- [AIM OF THE EXERCISE]: Say how many lines in the entries below mention "begin", with no other words.

START SOURCE DATA

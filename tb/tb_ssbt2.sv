// tb_ssbt2: checks the 2-SSBT adder-reuse unit.
//
// Nine consumers are given the nine element pairs (+-1/0, +-1/0), so every
// combination is checked on every input pair; then random codes are used.
// Inputs cover the extremes (both -2^15, both 2^15-1) and random values.
// The expected output is b0*x0 + b1*x1 computed in plain integers.
module tb_ssbt2;
  import sbt_pkg::*;

  localparam int unsigned DW   = 16;
  localparam int unsigned ROWS = 9;

  logic signed [DW-1:0] x0, x1;
  sbt_t [ROWS-1:0][1:0] c;
  logic signed [DW+1:0] y [ROWS];
  int checks = 0, failures = 0;

  ssbt2 #(.DW(DW), .ROWS(ROWS)) dut (.x0, .x1, .c, .y);

  function automatic int val(input sbt_t e);
    return (e == SBT_POS) ? 1 : (e == SBT_NEG) ? -1 : 0;
  endfunction

  task automatic check();
    #1;
    for (int r = 0; r < ROWS; r++) begin
      int exp;
      exp = val(c[r][0]) * int'(x0) + val(c[r][1]) * int'(x1);
      checks++;
      if (int'(y[r]) != exp) begin
        failures++;
        if (failures < 10)
          $display("x0=%0d x1=%0d codes %b %b: got %0d expected %0d",
                   x0, x1, c[r][0], c[r][1], y[r], exp);
      end
    end
  endtask

  initial begin
    #1000000;
    failures++;
    $display("watchdog expired");
    $display("TB_RESULT checks=%0d failures=%0d", checks, failures);
    $finish;
  end

  sbt_t e3 [3] = '{SBT_ZERO, SBT_POS, SBT_NEG};

  initial begin
    for (int a = 0; a < 3; a++)
      for (int b = 0; b < 3; b++) begin
        c[3*a + b][0] = e3[a];
        c[3*a + b][1] = e3[b];
      end
    x0 = -16'sd32768; x1 = -16'sd32768; check();
    x0 =  16'sd32767; x1 =  16'sd32767; check();
    x0 = -16'sd32768; x1 =  16'sd32767; check();
    x0 = 16'sd0;      x1 = 16'sd0;      check();
    repeat (500) begin
      x0 = DW'($urandom); x1 = DW'($urandom); check();
    end
    repeat (500) begin
      for (int r = 0; r < ROWS; r++) begin
        c[r][0] = e3[$urandom_range(2)];
        c[r][1] = e3[$urandom_range(2)];
      end
      x0 = DW'($urandom); x1 = DW'($urandom); check();
    end
    $display("TB_RESULT checks=%0d failures=%0d", checks, failures);
    $finish;
  end
endmodule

END SOURCE DATA

- [EXERCISE RESPONSE]: 8